Binary Search | O(log n) Search Algorithm Complete Guide

Binary Search | O(log n) Search Algorithm Complete Guide

이 글의 핵심

Practical guide to binary search. Complete coverage of O(log n) search algorithm with detailed examples and problem-solving patterns.

Introduction

Binary search finds values in sorted arrays in O(log n) time. Much faster than linear search O(n).


1. Binary Search Basics

Algorithm

Find 7 in [1, 3, 5, 7, 9, 11, 13, 15, 17, 19]

1. Check middle: arr[4] = 9 > 7 → left half
2. Check middle: arr[1] = 3 < 7 → right half
3. Check middle: arr[2] = 5 < 7 → right half
4. Check middle: arr[3] = 7 = 7 → found!

Python Implementation

Binary search cuts the array in half to reduce search space. Like finding a word in a dictionary - open to the middle, check if target is before or after, discard half.

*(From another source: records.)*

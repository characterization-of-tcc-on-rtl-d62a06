// tcc_refill_bus: the logical refill bus (data only, L2 to processors).
//
// The L2 is its only driver, so it needs no arbitration; each 16-byte beat is
// tagged with the destination processor and line address and is delivered to
// all processors after XFER_LAT pipelined cycles (3 in the document's
// configuration). Each processor's fill control keeps the beats addressed to
// it. It counts the beats carried.
module tcc_refill_bus
  import tcc_pkg::*;
#(
  parameter int unsigned XFER_LAT = 3
) (
  input  logic        clk,
  input  logic        rst_n,
  input  rbus_beat_t  beat_in,
  output rbus_beat_t  bus_out,
  output logic [31:0] beats
);
  rbus_beat_t pipe_q [XFER_LAT];
  logic [31:0] n_q;

  assign bus_out = pipe_q[XFER_LAT-1];
  assign beats   = n_q;

  always_ff @(posedge clk or negedge rst_n) begin
    if (!rst_n) begin
      for (int s = 0; s < XFER_LAT; s++) pipe_q[s] <= '0;
      n_q <= '0;
    end else begin
      pipe_q[0] <= beat_in;
      for (int s = 1; s < XFER_LAT; s++) pipe_q[s] <= pipe_q[s-1];
      if (beat_in.valid) n_q <= n_q + 1;
    end
  end
endmodule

def binary_search(arr, target):
    left, right = 0, len(arr) - 1
    
    while left <= right:
        mid = (left + right) // 2
        
        if arr[mid] == target:
            return mid
        elif arr[mid] < target:
            left = mid + 1
        else:
            right = mid - 1
    
    return -1

# Test
arr = [1, 3, 5, 7, 9, 11, 13, 15]
print(binary_search(arr, 7))   # 3
print(binary_search(arr, 10))  # -1

# Time complexity: O(log n)
# Search space halves each iteration
# n=1000 → max 10 comparisons
# n=1000000 → max 20 comparisons

Linear Search vs Binary Search:

# Linear search: O(n)
def linear_search(arr, target):
    for i in range(len(arr)):
        if arr[i] == target:
            return i
    return -1
# Worst case: check all elements (n times)

# Binary search: O(log n)
# Worst case: only log₂(n) checks
# 
# Performance comparison (n=1000000):
# Linear: 1000000 comparisons (worst)
# Binary: 20 comparisons (worst)
# → 50000x faster!

Recursive Implementation

def binary_search_recursive(arr, target, left, right):
    if left > right:
        return -1
    
    mid = (left + right) // 2
    
    if arr[mid] == target:
        return mid
    elif arr[mid] < target:
        return binary_search_recursive(arr, target, mid + 1, right)
    else:
        return binary_search_recursive(arr, target, left, mid - 1)

# Usage
arr = [1, 3, 5, 7, 9]
print(binary_search_recursive(arr, 7, 0, len(arr) - 1))  # 3

2. Lower Bound & Upper Bound

Lower Bound

Find first position ≥ x:

def lower_bound(arr, x):
    left, right = 0, len(arr)
    
    while left < right:
        mid = (left + right) // 2
        
        if arr[mid] < x:
            left = mid + 1
        else:
            right = mid
    
    return left

# Test
arr = [1, 2, 2, 2, 3, 4, 5]

print(lower_bound(arr, 2))  # 1 (first 2)
print(lower_bound(arr, 3))  # 4 (position of 3)
print(lower_bound(arr, 0))  # 0 (array start)
print(lower_bound(arr, 10))  # 7 (array end)

Lower Bound Usage:

# 1. Find first occurrence of duplicate
arr = [1, 2, 2, 2, 3, 4, 5]
first_2 = lower_bound(arr, 2)  # 1

# 2. Find insertion position (maintain sort)
arr = [1, 3, 5, 7, 9]
pos = lower_bound(arr, 6)  # 3
arr.insert(pos, 6)  # [1, 3, 5, 6, 7, 9]

# 3. Range query (count ≥ x)
arr = [1, 2, 3, 4, 5, 6, 7, 8, 9]
count_gte_5 = len(arr) - lower_bound(arr, 5)  # 5

Upper Bound

Find first position > x:

def upper_bound(arr, x):
    left, right = 0, len(arr)
    
    while left < right:
        mid = (left + right) // 2
        
        if arr[mid] <= x:
            left = mid + 1
        else:
            right = mid
    
    return left

# Test
arr = [1, 2, 2, 2, 3, 4, 5]

print(upper_bound(arr, 2))  # 4 (after 2)
print(upper_bound(arr, 3))  # 5 (after 3)
print(upper_bound(arr, 5))  # 7 (array end)

Upper Bound Usage:

# 1. Count occurrences
def count_occurrences(arr, x):
    return upper_bound(arr, x) - lower_bound(arr, x)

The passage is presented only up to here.